И еще одно замечание, – на этот раз не связанное с музыкальной спецификой романа. Если сопоставить его с более ранними произведениями писателя, то трудно поверить, что произведения «вердиевского цикла» и, скажем, «Человек из зеркала» написаны одним и тем же автором. Такой контраст, однако, объясняется прежде всего тем огромным влиянием, которое оказывала на творчеество Верфеля музыка. И, разумеется, именно музыка Верди имела решающее значение в процессе освобождения его от кризисных черт экспрессионизма, от его издерганности и мистических тенденций. Но преодолевая эти черты и по-своему используя опыт своего раннего творчества, Верфель, идя иным путем, достиг высокой эмоциональной напряженности, которая в его «романе оперы» порождена романтическими порывами и подлинно гуманистическими устремлениями, созвучными с музыкой великого итальянского композитора.
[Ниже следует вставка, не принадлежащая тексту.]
// tb_cavlc: self-checking test of the CAVLC coder.
// The worked example of the entropy-coding chapter (block 5 2 0 0 / -1 -2 0 0
// / 0 1 -1 0 / 0 0 0 0, nC = 0) must give the printed bit string
// 0000000101 10 01 11 010 000010 011 0010010 ... as produced by the reference
// model; then random blocks (sparse and dense, small and large levels up to
// +-2063) with random neighbour counts and availability are compared bit for
// bit with the reference model.  The codes are collected from the outputs in
// stream order: coeff_token, trailing-one signs, the level FIFO writes,
// total_zeros, run_before codes.
module tb_cavlc;
  import h264_pkg::*;
  import h264_ref_pkg::*;
  logic clk = 0, rstn = 0, st = 0, rd = 0;
  qcoef_t q [16], q2 [4];
  logic [5:0] nL, nU;
  logic [1:0] av;
  logic [4:0] tcn, tcl, lrn;
  logic [15:0] tcc;
  logic [1:0] t1l;
  logic [2:0] t1;
  logic [3:0] tzl;
  logic [8:0] tz;
  logic [5:0] rl;
  logic [27:0] rc;
  logic rdy, nxt, scan, lw;
  logic [32:0] ld;
  int checks = 0, failures = 0;
  bit lev_bits [$];
  int lev_n;
  always #5 clk = ~clk;
  cavlc dut (.clk, .rstn, .q4x4(q), .q2x2(q2), .cavlc_start(st), .nL, .nU, .availability(av),
             .block_type(BT_LUMA4X4), .data_read(rd), .total_coeff_number(tcn), .data_ready(rdy),
             .process_next_block(nxt), .block_scanning(scan), .total_coeff_length(tcl), .total_coeff(tcc),
             .trailing_one_length(t1l), .trailing_one(t1), .total_zeros_length(tzl), .total_zeros(tz),
             .run_data_length(rl), .run_data(rc), .levelfifo_wrreq(lw), .levelfifo_data(ld), .level_read_number(lrn));
  always @(posedge clk) if (lw) begin
    for (int i = int'(ld[32:28]) - 1; i >= 0; i--) lev_bits.push_back(ld[i]);
    lev_n++;
  end
  initial begin
    #20000000; failures++;
    $display("TB_RESULT checks=%0d failures=%0d", checks, failures); $finish;
  end
  task automatic run(input blk_t c, input int na, input int nb, input bit al, input bit au, output string s);
    bit got [$], exp_q [$];
    int tot, lat;
    for (int i = 0; i < 16; i++) q[i] = qcoef_t'(c[i]);
    nL = 6'(na); nU = 6'(nb); av = {au, al};
    cavlc(exp_q, c, nc_of(na, nb, al, au), tot);
    lev_bits = {}; lev_n = 0;
    @(negedge clk) st = 1;
    @(negedge clk) st = 0;
    lat = 0;
    while (!rdy && lat < 200) begin @(negedge clk); lat++; end
    for (int i = int'(tcl) - 1; i >= 0; i--) got.push_back(tcc[i]);
    for (int i = int'(t1l) - 1; i >= 0; i--) got.push_back(t1[i]);
    got = {got, lev_bits};
    for (int i = int'(tzl) - 1; i >= 0; i--) got.push_back(tz[i]);
    for (int i = int'(rl) - 1; i >= 0; i--) got.push_back(rc[i]);
    checks++; if (int'(tcn) != tot) failures++;
    checks++; if (int'(lrn) != lev_n) failures++;
    checks++;
    if (got != exp_q) begin
      failures++;
      $write("mismatch got "); foreach (got[i]) $write("%0d", got[i]);
      $write(" exp "); foreach (exp_q[i]) $write("%0d", exp_q[i]); $display("");
    end
    s = "";
    foreach (got[i]) s = {s, got[i] ? "1" : "0"};
    @(negedge clk) rd = 1;
    @(negedge clk) rd = 0;
    checks++; if (scan) failures++;
  endtask
  initial begin
    blk_t c;
    string s;
    for (int i = 0; i < 4; i++) q2[i] = '0;
    repeat (3) @(negedge clk); rstn = 1;
    run('{5,2,0,0, -1,-2,0,0, 0,1,-1,0, 0,0,0,0}, 0, 0, 0, 0, s);
    $display("example: %s", s);
    checks++; if (s.substr(0, 24) != "0000000101100111010000010") begin failures++; $display("example prefix differs"); end
    for (int t = 0; t < 3000; t++) begin
      int dens, amp;
      dens = $urandom_range(16);
      amp = (t % 10 == 0) ? 2063 : (t % 3 == 0) ? 40 : 2;
      for (int i = 0; i < 16; i++) begin
        c[i] = ($urandom_range(15) < dens) ? int'($urandom_range(2 * amp)) - amp : 0;
      end
      run(c, $urandom_range(16), $urandom_range(16), 1'($urandom), 1'($urandom), s);
    end
    $display("TB_RESULT checks=%0d failures=%0d", checks, failures); $finish;
  end
endmodule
После разбойничьего захвата Австрии гитлеровцами Верфель эмигрировал во Францию, а затем, когда и над этой страной простерлась тень «сатанинского креста» фашистской свастики, перебрался в Испанию, оттуда в Португалию и, наконец, в Соединенные Штаты. Там он закончил свое последнее произведение – антифашистскую пьесу «Якубовский и полковник» (1942), пронизанную таким же пафосом обличения ужасов «коричневой чумы», как новелла-памфлет «Жестокая история об оборванной удавке». Но проклиная и обличая человеконенавистническую сущность фашизма, Верфель, судя по его философским трактатам, вряд ли понял до конца могучую силу социалистических идей, вдохновлявших победителей нацизма. Мировоззрение Верфеля оставалось запутанным, хотя идейные и творческие поиски продолжались до конца его жизни, оборвавшейся 26 августа 1945 года.

Не будет преувеличением сказать, что лучшие страницы верфелевского литературного наследия связаны с личностью и творчеством Верди. Новое русское издание романа Верфеля в переводе Н. Вольпин появилось в 1962 году, т. е. после того, как наша литература о Верди обогатилась уже многими книгами. Несколько работ о Верди, в том числе первую обширную монографию на русском языке, опубликовала Л. А. Соловцова. Ленинградская исследовательница Александра Бушен выпустила в 1958 году роман «Рождение оперы», героем которого является молодой Верди. Затем она перевела, снабдив вступительной статьей и комментариями, избранные письма Верди, из сборника которых взяты, в частности, приведенные цитаты.

И читая все эти книги, можно почувствовать, с какой любовью относятся в нашей стране к великому итальянскому композитору, образ которого сопутствовал Францу Верфелю на протяжении всей его жизни.